Brain Freeze Find Might Help Solve Migraine Mysteries

Apr 23 2012 Posted: 17:00 IST

Scientists have explained why eating ice cream too quickly can cause a painful headache, commonly known as brain freeze. It is hoped the discovery can be used to develop new treatments for migraine.

In experiments carried by researchers at Harvard Medical School and NUI Galway, a team of 13 healthy volunteers deliberately induced the brain freeze so the headache effects associated with it could be studied. It was found that the headache pain was brought on by a rapid increase in blood flow through a major blood vessel in the brain, the anterior cerebral artery. The ache subsided again once blood flow was restricted.

The experimental work, led by Professor Jorge Serrador and carried out at the Cardiovascular Electronics Laboratory in the School of Engineering & Informatics at NUI Galway, enabled brain blood flow to be measured during the controlled onset and offset of a headache. The controlled ‘production’ of a headache was achieved by the volunteers drinking iced water. Using this technique, the researchers were able to study a headache from beginning to end, without the need for drugs that would mask the causes and symptoms of the pain.

The volunteers drank iced water through a straw that was pressed against their palate and then followed by drinking water at room temperature. Blood flow in the brain was monitored using a hand held device. It was found that the anterior cerebral artery dilated rapidly and flooded the brain with blood when the volunteers felt the painful headache, soon after this dilation occurred, the same vessel constricted reducing blood flow, corresponding to the volunteers’ pain receding.

The findings were presented at the meeting Experimental Biology 2012 in San Diego yesterday (Sunday, 22 April, 2012). Presenting the findings, lead-author Professor Jorge Serrador, Adjunct Professor of Cardiovascular Electronics at NUI Galway, and also of the Harvard Medical School and the War Related Illness and Injury Study Centre of the Veterans Affairs New Jersey Health Care System, said: “The brain is fairly sensitive to temperature, so vasodilatation might be moving warm blood inside tissue to make sure the brain stays warm.”

Dr Serrador explained that because the skull is a closed structure, the sudden influx of blood could raise pressure and induce pain.

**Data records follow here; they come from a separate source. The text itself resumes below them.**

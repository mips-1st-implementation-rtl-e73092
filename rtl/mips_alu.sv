// mips_alu: the 32-bit ALU of the single-cycle MIPS core.
//
// Computes A+B, A-B or A|B as selected by ALUctr, and raises Zero when the
// result is all zeros; beq uses Sub and Zero to compare its two registers.
// Overflow is not detected (add and sub wrap), a choice of this design.
// Purely combinational.
module mips_alu
  import mips_pkg::*;
#(
  parameter int unsigned WIDTH = XLEN
) (
  input  logic [WIDTH-1:0] a,
  input  logic [WIDTH-1:0] b,
  input  alu_ctrl_e        alu_ctrl,
  output logic [WIDTH-1:0] result,
  output logic             zero
);

  always_comb begin
    unique case (alu_ctrl)
      ALU_SUB: result = a - b;
      ALU_OR:  result = a | b;
      default: result = a + b;
    endcase
  end

  assign zero = (result == '0);

endmodule
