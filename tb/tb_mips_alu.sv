// tb_mips_alu: self-checking test of the MIPS ALU.
// Applies random and corner-case operands to Add, Sub and Or and checks the
// result and the Zero flag against arithmetic done in the testbench.
module tb_mips_alu;
  import mips_pkg::*;

  logic [31:0] a, b, result;
  alu_ctrl_e   alu_ctrl;
  logic        zero;
  int          checks = 0, failures = 0;

  mips_alu dut (.a(a), .b(b), .alu_ctrl(alu_ctrl), .result(result), .zero(zero));

  initial begin
    #100000;
    failures++;
    $display("watchdog expired");
    $display("TB_RESULT checks=%0d failures=%0d", checks, failures);
    $finish;
  end

  task automatic check(input logic [31:0] ta, tb, input alu_ctrl_e op);
    logic [31:0] exp;
    a = ta; b = tb; alu_ctrl = op;
    #1;
    case (op)
      ALU_ADD: exp = ta + tb;
      ALU_SUB: exp = ta + ~tb + 32'd1;
      default: exp = ta | tb;
    endcase
    checks++;
    if (result !== exp || zero !== (exp == 32'd0)) begin
      failures++;
      $display("FAIL op=%0d a=%h b=%h got %h z=%b exp %h", op, ta, tb, result, zero, exp);
    end
  endtask

  initial begin
    check(32'd5, 32'd3, ALU_ADD);
    check(32'd5, 32'd5, ALU_SUB);
    check(32'hffff_ffff, 32'd1, ALU_ADD);
    check(32'd0, 32'd0, ALU_OR);
    check(32'h0000_f0f0, 32'h0f0f_0000, ALU_OR);
    check(32'd3, 32'd5, ALU_SUB);
    for (int i = 0; i < 3000; i++) begin
      logic [31:0] ra, rb;
      ra = $urandom;
      rb = (i % 7 == 0) ? ra : $urandom;
      check(ra, rb, alu_ctrl_e'(i % 3 == 0 ? ALU_ADD : i % 3 == 1 ? ALU_SUB : ALU_OR));
    end
    $display("TB_RESULT checks=%0d failures=%0d", checks, failures);
    $finish;
  end
endmodule
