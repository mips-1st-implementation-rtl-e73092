// mips_alu_control: the local ALU decoder of the single-cycle MIPS core.
//
// Only the ALU needs the 6-bit func field, so the main decoder passes a
// short ALUOp request and this small decoder next to the ALU turns it into
// the 3-bit ALUctr. For I-format and memory instructions ALUOp already names
// the operation (Or for ori, Add for lw/sw address arithmetic, Sub for beq);
// for R-format (ALUOp = ALUOP_FUNC) the func field selects it: 100000 add,
// 100010 sub. Other func codes are not defined by the instruction set this
// core implements and select Add (this design's choice).
//
// Purely combinational.
module mips_alu_control
  import mips_pkg::*;
(
  input  alu_op_e    alu_op,
  input  logic [5:0] funct,
  output alu_ctrl_e  alu_ctrl
);

  always_comb begin
    unique case (alu_op)
      ALUOP_SUB: alu_ctrl = ALU_SUB;
      ALUOP_OR:  alu_ctrl = ALU_OR;
      ALUOP_FUNC: begin
        unique case (funct)
          FN_ADD:  alu_ctrl = ALU_ADD;
          FN_SUB:  alu_ctrl = ALU_SUB;
          default: alu_ctrl = ALU_ADD;  // undefined codes
        endcase
      end
      default:   alu_ctrl = ALU_ADD;
    endcase
  end

endmodule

By constricting the blood vessel again the body could be acting to reduce the pressure before it reaches dangerous levels. Similar alterations in blood flow could be at work in migraines, post traumatic headaches, and other headache types.

If further research confirms these suspicions, then finding ways to control blood flow could offer new treatments for these conditions. Drugs that block sudden vasodilatation or target channels involved specifically in the vasodilatation of headaches could be one way of changing headaches’ course.